What if there was no preemption?:
- A potential entrant ignores the incumbents’ innovations upon making entry decisions.
- Without the preemptive motives, only 6.02 incumbents would innovate in the first 10 years, compared with 6.30 in the baseline.
- The cumulative incumbent-entrant innovation gap widens to 8.91 compared with 6.45 in the baseline.
- A potential entrant ignores the incumbents’ innovations upon making entry decisions.
The sunk cost of entry is smaller for incumbents than for entrants in the baseline.
Interpretations and policy/managerial implications:
Despite the cost advantage and the preemptive motives, the speed of innovation is slower among incumbents due to the strong cannibalization effect.
Incumbents that attempt to avoid the “innovator’s dilemma” should separate the decision making between old and new sections inside the organization so that they can avoid the concern for cannibalization.
2.9.2 Recap
- The structural approach in empirical industrial organization consists of the following components:
- Research question.
- Competing hypotheses.
- Economic model.
- Econometric model.
- Identification.
- Data collection.
- Data cleaning.
- Estimation.
- Counterfactual analysis.
- Coding.
- Interpretations and policy/managerial implications.
- The goal of this course is to be familiar with the standard methodology to complete this process.
- The methodology covered in this class is mostly developed to analyze the standard framework of dynamic or oligopoly competition.
- The policy implications are centered around competition policies.
- But the basic idea can be extended to different classes of situations such as auction, matching, voting, contract, marketing, and so on.
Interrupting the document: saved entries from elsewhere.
// tb_branch_mask_buf: sub-warps of random branches for random warps add their
// threads to the taken / not-taken buffers; buffers, the divergence flag and
// clearing are compared with a reference every cycle.
module tb_branch_mask_buf;
  localparam int N = 8, K = 4, W = 4;
  logic clk = 0, rst_n = 0;
  always #5 clk = ~clk;
  logic acc, clr;
  logic [1:0] aw, cw, rw;
  logic [N-1:0] al, at;
  logic [N-1:0][1:0] ar;
  logic [K-1:0][N-1:0] tk, nt;
  logic div;
  logic [W-1:0][K-1:0][N-1:0] rtk, rnt;
  int checks = 0, failures = 0;

  branch_mask_buf #(.N(N), .K(K), .W(W)) dut (.clk, .rst_n, .acc_i(acc), .acc_warp_i(aw),
    .acc_lanes_i(al), .acc_row_i(ar), .acc_taken_i(at), .clr_i(clr), .clr_warp_i(cw),
    .rd_warp_i(rw), .taken_o(tk), .not_taken_o(nt), .diverged_o(div));

  initial begin
    repeat (10000) @(posedge clk);
    failures++;
    $display("TB_RESULT checks=%0d failures=%0d", checks, failures);
    $finish;
  end

  initial begin
    acc = 0; clr = 0; aw = 0; cw = 0; rw = 0; al = 0; at = 0; ar = '0; rtk = '0; rnt = '0;
    repeat (2) @(negedge clk); rst_n = 1;
    for (int t = 0; t < 3000; t++) begin
      @(negedge clk);
      for (int w = 0; w < W; w++) begin
        rw = 2'(w); #1;
        checks += 3;
        if (tk != rtk[w]) begin failures++; $display("FAIL taken warp %0d", w); end
        if (nt != rnt[w]) begin failures++; $display("FAIL not-taken warp %0d", w); end
        if (div != ((rtk[w] != 0) && (rnt[w] != 0))) begin failures++; $display("FAIL diverged warp %0d", w); end
      end
      acc = 1'($urandom); clr = ($urandom_range(0, 9) == 0);
      aw = 2'($urandom); cw = 2'($urandom); al = N'($urandom); at = N'($urandom);
      if (t % 3 == 0) at = '1;
      for (int c = 0; c < N; c++) ar[c] = 2'($urandom);
      if (acc)
        for (int c = 0; c < N; c++) if (al[c]) begin
          if (at[c]) rtk[aw][ar[c]][c] = 1'b1; else rnt[aw][ar[c]][c] = 1'b1;
        end
      if (clr) begin rtk[cw] = '0; rnt[cw] = '0; end
    end
    $display("TB_RESULT checks=%0d failures=%0d", checks, failures);
    $finish;
  end
endmodule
- Note that the depth of the research question and the relevance of the policy/managerial implications are the most important parts of the research.
- Focusing on the methodology in this class is to minimize the time allocated to less important issues and maximize the attention and time to the most valuable part in future research.
- Given a research question, what kind of data is necessary to answer the question?
- Given data, what kind of research questions can you address? Which questions can be credibly answered? Which questions can be an over-stretch?
- Given a research question and data, what is the best way to answer the question? What type of problems can you avoid using the method? What is the limitation of your approach? How will you defend against possible referee comments?
- Given a result, what kinds of interpretations can you credibly derive? What kinds of interpretations can be contested by potential opponents? What kinds of contributions can you claim?
- To address these issues is necessary to publish a paper and it is necessary to be familiar with the methodology to do so.